The Militant(logo) 
    Vol.59/No.23           June 12, 1995 
 
 
South Africa Unions Launch Mass Actions  

BY GREG ROSENBERG

The 1.4 million member Congress of South African Trade Unions (COSATU) announced that it will launch a two-week campaign of rolling mass action, culminating in a half-day nationwide strike June 19, to win progress on negotiations with employers on the draft Labor Relations bill. The labor bill is scheduled to be debated by the South African parliament sometime in June, but deadlocked negotiations threaten to prevent its passage in this year's parliamentary session. "We simply came to the conclusion that short of pressuring business through mass action no decision will be reached before the current session of parliament comes to a close," said COSATU general secretary Sam Shilowa.

"It is the considered view of COSATU Exco [Executive Committee] that the positions tabled by business are not a serious basis for negotiation, but are calculated to prevent agreement on a new Labour Relations Act [LRA] in 1995," said a May 28 Executive Committee statement.

"The proposals of business," the statement continued, "are out of line with the spirit of transformation contained in the draft LRA Negotiating Bill proposed by the government. In short, business is refusing to move into the democratic era- Examples of this are employer demands that they have the right to: lock out workers to force them to accept lower wages; sack workers in legal strikes; hide information on their profits; attack majority unions and create splinter unions in every workplace; ban union facilities like the closed shop; employ scab labor; and refuse to negotiate with unions at industry level."
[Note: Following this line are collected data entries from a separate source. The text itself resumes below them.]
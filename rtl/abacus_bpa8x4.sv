// abacus_bpa8x4 -- 8-bit by 4-bit binary product to abacus form.
//
// Turns B7..B0 x A3..A0 (0..3825) into six radix-4 digits of three beads each,
// O17..O0, with digit j worth 4^j. Four 4x2 converters form the partial
// products of each nibble of B with each bit pair of A; they overlap as
//
//   digit:        5     4     3     2     1     0
//   B lo x A lo                     H     M     L
//   B lo x A hi               H     M     L
//   B hi x A lo               M     L            (shifted by 2 digits)
//   B hi x A hi         H     M     L            (shifted by 3 digits)
//                 H
//
// (the last row continues the first at the left: B hi x A hi gives digits
// 3, 4 and 5). Digit 0 is passed on; digit 1 is a PA7_4 (two digits); digits
// 2 and 3 are PA11_5 cells (three digits, carries from below); digit 4 is a
// PAC7_4 (a 2-bead H, a digit and two carries); digit 5 is a PA3_3 (the last
// H and one carry). The column cells and their wiring follow the paper's 8x4
// BPA block diagram; the unused carry inputs of the lowest cells are zero.
// The H digit of a 4x2 converter has at most two beads, so it enters the
// two-bead port of PAC7_4 and PA3_3 and the X port of PA11_5.
//
// Interface: b = multiplicand, a = multiplier nibble, o = six three-bead
// digits (o[j][n] is output bead O(3j+n)).
// Timing: combinational; the carries ripple through digits 1 to 5.
module abacus_bpa8x4
  import abacus_pkg::*;
(
  input  logic   [7:0] b,
  input  logic   [3:0] a,
  output bead3_t [5:0] o
);

  abacus3_t bpa_ll, bpa_lh, bpa_hl, bpa_hh;  // B nibble x A bit pair
  logic     c1;            // PA7_4 carry into digit 2
  logic     c2_1, c2_2;    // PA11_5 carries into digit 3
  logic     c3_1, c3_2;    // PA11_5 carries into digit 4
  logic     c4;            // PAC7_4 carry into digit 5

  abacus_bpa4x2 u_bpa_ll (.b(b[3:0]), .a(a[1:0]), .bpa(bpa_ll));
  abacus_bpa4x2 u_bpa_lh (.b(b[3:0]), .a(a[3:2]), .bpa(bpa_lh));
  abacus_bpa4x2 u_bpa_hl (.b(b[7:4]), .a(a[1:0]), .bpa(bpa_hl));
  abacus_bpa4x2 u_bpa_hh (.b(b[7:4]), .a(a[3:2]), .bpa(bpa_hh));

  always_comb o[0] = bpa_ll.l;

  abacus_pa7_4 u_col1 (
    .x(bpa_ll.m), .y(bpa_lh.l), .cin(1'b0), .s(o[1]), .cout(c1)
  );

  abacus_pa11_5 u_col2 (
    .x(bpa_ll.h), .y(bpa_lh.m), .z(bpa_hl.l), .cin1(c1), .cin2(1'b0),
    .s(o[2]), .cout1(c2_1), .cout2(c2_2)
  );

  abacus_pa11_5 u_col3 (
    .x(bpa_lh.h), .y(bpa_hl.m), .z(bpa_hh.l), .cin1(c2_1), .cin2(c2_2),
    .s(o[3]), .cout1(c3_1), .cout2(c3_2)
  );

  abacus_pac7_4 u_col4 (
    .x(bpa_hh.m), .y(bpa_hl.h[1:0]), .cin1(c3_1), .cin2(c3_2),
    .s(o[4]), .cout(c4)
  );

  abacus_pa3_3 u_col5 (.y(bpa_hh.h[1:0]), .cin(c4), .s(o[5]));

endmodule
COSATU spokesperson Neil Coleman, in a telephone interview from Johannesburg, said the union campaign would attempt to draw in workers from other trade union federations. Coleman reported that the Federation of South African Labor Unions, a grouping of historically white staff associations, has agreed to join the campaign.

"Beginning on June 5, there will be a whole series of regional actions, including a mass march in Johannesburg on June 6, and protests and demonstrations in factories," across the country, Coleman said.

Burying apartheid labor law
The labor laws on the books in South Africa were drawn up under the apartheid regime. Through an explosion of working- class struggles beginning in 1976, and subsequent advances in the democratic revolution, workers' rights have been expanded. Prior to last year's first-ever nonracial elections, some of the new space that had been carved out was incorporated into the interim constitution.

The old laws codified the overriding goal of the apartheid state - the superexploitation of African labor by capital. Employers were given free reign in virtually every sphere, and workers' most basic rights, including the right to form trade unions and strike, were drastically limited.

The Labor Relations bill, unveiled by Labor Minister Tito Mboweni of the African National Congress, would establish a single code covering all workers and employers in South Africa for the first time. Previously, myriad labor codes governed the bantustans, different regions of the country, and different occupations. Domestic workers were not even covered under the old Labor Relations Act. The draft bill would establish basic rights in law, including the right to join and form trade unions and strike after a mediation period.

The draft labor legislation is currently under negotiation in the National Economic Development and Labor Council (NEDLAC), which brings together representatives of the labor movement, business, and government.

While COSATU supports many elements of the draft bill, it is demanding progress on several of its provisions, which the employers have not budged on.

The first is the right to strike. COSATU wants provisions in the legislation limiting employers' right to lock out workers. This was also a feature of multiparty talks in 1993, during which the unions put up stiff resistance to a lockout clause being incorporated into the interim constitution. COSATU is demanding that the right to lock out be left out of the final constitution being drafted, and that the law should ban the use of scab labor.

COSATU wants the draft legislation to compel business to enter into centralized bargaining arrangements.

The federation also demands that the formulation in the bill on so-called workplace forums be changed. The forums would be set up on a factory by factory basis, grouping representatives of management and workers. COSATU leaders have expressed concern that the current language concerning these forums would circumvent the trade unions and limit the issues around which workers can strike.

Labor minister Mboweni, who is pressing to get parliament to take up the legislation in its current sitting, scheduled immediate talks with labor and employers' representatives immediately following the call for mass action.

The South African Chamber of Business said COSATU was trying to exert undue pressure on business with the campaign and appealed to the federation to reconsider. It said mass action would have a negative effect on attempts to woo foreign investment. One employers' representative on the NEDLAC termed the planned action "dreadful."